So they’ve hit their forecasts — and then some — from their recent IPO.
It’s just another little hint that the property freight train isn’t going to slow down anytime soon. Good businesses that can monetise it are a solid place to be.
That’s especially true if inflation heats up…
- Yep — the most powerful central banker in the world opined at the annual Fed shindig at Jackson Hole. What did he say?
Not a great deal in the end that the market didn’t already know. The ‘taper’ is coming, but not tomorrow, so keep going about your business.
That’s more credit and more US dollars pumping around the world. I expect further inflation from this.
Where to hide? One man crunched some data on all this and was kind enough to share the results.
The Australian reported the other day…
‘He says property wins when inflation rises and it wins big when inflation takes off.

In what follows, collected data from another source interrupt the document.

`timescale 1ps/1ps
// msar_array: N-bit modified SAR (MSAR) circuit, N = 6 by default.
//
// N msar_unit bits (index N-1 = MSB, D5 ... D0 for N = 6), a chain of OR gates
// and two flip-flops, Stop and End.
//
// Binary search. After Start rises the MSB unit, whose Shift input is tied
// high, takes the trial value 1 at the first clock. At each later clock the
// bit under test is decided from Comp and the next lower bit takes the trial
// value, so the search runs from MSB to LSB, one bit per clock. The Enable of
// unit i is the OR of Q and Enable of unit i-1, and the Enable of unit 0 is
// Stop: as soon as a lower unit has started, the OR output turns the upper unit
// into a counter bit that holds its decided value (the counter chain carries no
// count before Stop). When the LSB is decided, the Stop flip-flop is set and
// holds itself through its OR gate, so every unit is a counter from then on.
// End is Stop delayed by one clock.
//
// Timing: with Start high, Q[N-1] is set by clock 1, bit N-1-k is decided at
// clock k+2, Stop rises at clock N+1 (7 for N = 6) with the final search
// result on q, and End rises at clock N+2.
//
// Counter mode. up/dn drive the U/D inputs of the LSB unit; carries ripple to
// the MSB. The caller must hold up/dn low until Stop is high and must not
// assert both at once; two assertions check this.
//
// The unit count, six OR gates, two DFFs, the Shift tie-off of the MSB and the
// names Stop and Comp follow the published MSAR-DCC's 6-bit MSAR circuit. How the OR gates
// are connected and that the second flip-flop acts as End are this model's
// reading of it.
module msar_array #(
  parameter int unsigned N = msar_dcc_pkg::CTRL_BITS
) (
  input  logic         clk,    // CLK_SAR
  input  logic         start,  // SAR_Start, low = clear
  input  logic         comp,   // duty rate above 50%
  input  logic         up,     // count up   (counter mode)
  input  logic         dn,     // count down (counter mode)
  output logic [N-1:0] q,      // control word Ctrl
  output logic         stop,   // binary search finished, counter mode
  output logic         done    // End
);

  logic [N-1:0] shift, enable, uo, dout;
  logic [N:0]   uc, dc;        // carry / borrow chain, index 0 = LSB input

  assign uc[0] = up;
  assign dc[0] = dn;

  for (genvar i = 0; i < N; i++) begin : g_unit
    if (i == N-1) begin : g_msb
      assign shift[i] = 1'b1;
    end else begin : g_low
      assign shift[i] = q[i+1] & ~enable[i+1];
    end

    if (i == 0) begin : g_lsb_en
      assign enable[i] = stop;
    end else begin : g_or
      assign enable[i] = q[i-1] | enable[i-1];
    end

    msar_unit u_unit (
      .clk    (clk),
      .start  (start),
      .shift  (shift[i]),
      .enable (enable[i]),
      .comp   (comp),
      .u      (uc[i]),
      .d      (dc[i]),
      .q      (q[i]),
      .uo     (uo[i]),
      .do_o   (dout[i])
    );

    assign uc[i+1] = uo[i];
    assign dc[i+1] = dout[i];
  end

  // Stop is set when the LSB is the bit under test, and holds itself.
  logic stop_d;
  assign stop_d = stop | (q[0] & ~enable[0]);

  always_ff @(posedge clk or negedge start) begin
    if (!start) begin
      stop <= 1'b0;
      done <= 1'b0;
    end else begin
      stop <= stop_d;
      done <= stop;
    end
  end

  // Counter commands: never up and down together, none before Stop.
  a_updn_exclusive: assert property (@(posedge clk) disable iff (!start) !(up && dn))
    else $error("msar_array: up and dn asserted together");
  a_count_after_stop: assert property (@(posedge clk) disable iff (!start) (up || dn) |-> stop)
    else $error("msar_array: count command during the binary search");

endmodule
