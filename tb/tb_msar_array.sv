`timescale 1ps/1ps
// tb_msar_array: self-checking test of the 6-bit MSAR circuit.
//
// For many random targets the bench plays the duty-rate comparator: Comp is 1
// when the current code is above the target. The binary search must then end
// on the target itself. The bench checks the code after every clock against a
// step-by-step model of the MSB-to-LSB search, checks that Stop rises exactly
// N+1 clocks after Start and End one clock later, and then checks counter mode
// with random up/down/hold commands against a modulo-2^N reference.
module tb_msar_array;
  localparam int unsigned N = 6;
  logic clk = 0, start = 0, comp, up = 0, dn = 0;
  logic [N-1:0] q;
  logic stop, done;
  int checks = 0, failures = 0;
  int n_search = 0, n_up = 0, n_down = 0;

  logic [N-1:0] target;
  assign comp = (q > target);

  msar_array #(.N(N)) dut (.*);

  always #500 clk = ~clk;

  initial begin
    #50_000_000;
    failures++;
    $display("watchdog expired");
    $display("TB_RESULT checks=%0d failures=%0d", checks, failures);
    $finish;
  end

  task automatic check(input logic [N-1:0] got, input logic [N-1:0] exp, input string what);
    checks++;
    if (got !== exp) begin
      failures++;
      $display("FAIL %s: got %0d expected %0d at %0t", what, got, exp, $time);
    end
  endtask

  initial begin
    logic [N-1:0] exp_q;
    for (int run = 0; run < 200; run++) begin
      @(negedge clk);
      start = 0; up = 0; dn = 0;
      target = (run < 2**N) ? N'(run) : N'($urandom);
      #1 check(q, 0, "cleared");
      check(N'(stop), 0, "stop cleared");
      @(negedge clk) start = 1;
      // search: clock 1 sets the MSB, clock k+2 decides bit N-1-k
      exp_q = '0;
      for (int k = 0; k <= N; k++) begin
        if (k > 0) begin
          if (exp_q > target) exp_q[N-k] = 1'b0;
        end
        if (k < N) exp_q[N-1-k] = 1'b1;
        @(posedge clk); #1;
        check(q, exp_q, "search step");
        check(N'(stop), N'(k == N), "stop timing");
        check(N'(done), 0, "end before stop");
      end
      check(q, target, "search result");
      n_search++;
      @(posedge clk); #1;
      check(N'(done), 1, "end one clock after stop");
      check(q, target, "hold with no count");
      // counter mode
      repeat (20) begin
        int cmd;
        @(negedge clk);
        cmd = $urandom_range(0, 2);
        up = (cmd == 1); dn = (cmd == 2);
        if (cmd == 1) begin exp_q = q + 1'b1; n_up++; end
        else if (cmd == 2) begin exp_q = q - 1'b1; n_down++; end
        else exp_q = q;
        @(posedge clk); #1;
        check(q, exp_q, "count");
        check(N'(stop), 1, "stop sticky");
      end
    end
    if (n_up == 0 || n_down == 0 || n_search == 0) failures++;
    $display("searches=%0d ups=%0d downs=%0d", n_search, n_up, n_down);
    $display("TB_RESULT checks=%0d failures=%0d", checks, failures);
    $finish;
  end
endmodule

‘He found inflation has more often than not been above 3 per cent over the last half century: when inflation is in the 3-6 per cent range, listed real estate “generated more than double the real return relative to equities”.
‘No wonder Blaess believes that investors in property — or in listed property companies — could actually benefit from inflation.
‘But is the research applicable to Australia? Blaess says it is highly relevant to our listed property trusts anchored by traditional tangible assets. He says the hot spots are segments of the market where rental terms are shorter, such as selected retail developments, storage facilities and data centres.’
This was music to my ears. I have several Real Estate Investment Trusts (REITs) under recommendation that fit this bill perfectly.
They’re already winning positions and paying out dividends. But I don’t expect this trend to slow down anytime soon.
Again, make sure you sign up to Cycles, Trends & Forecasts today.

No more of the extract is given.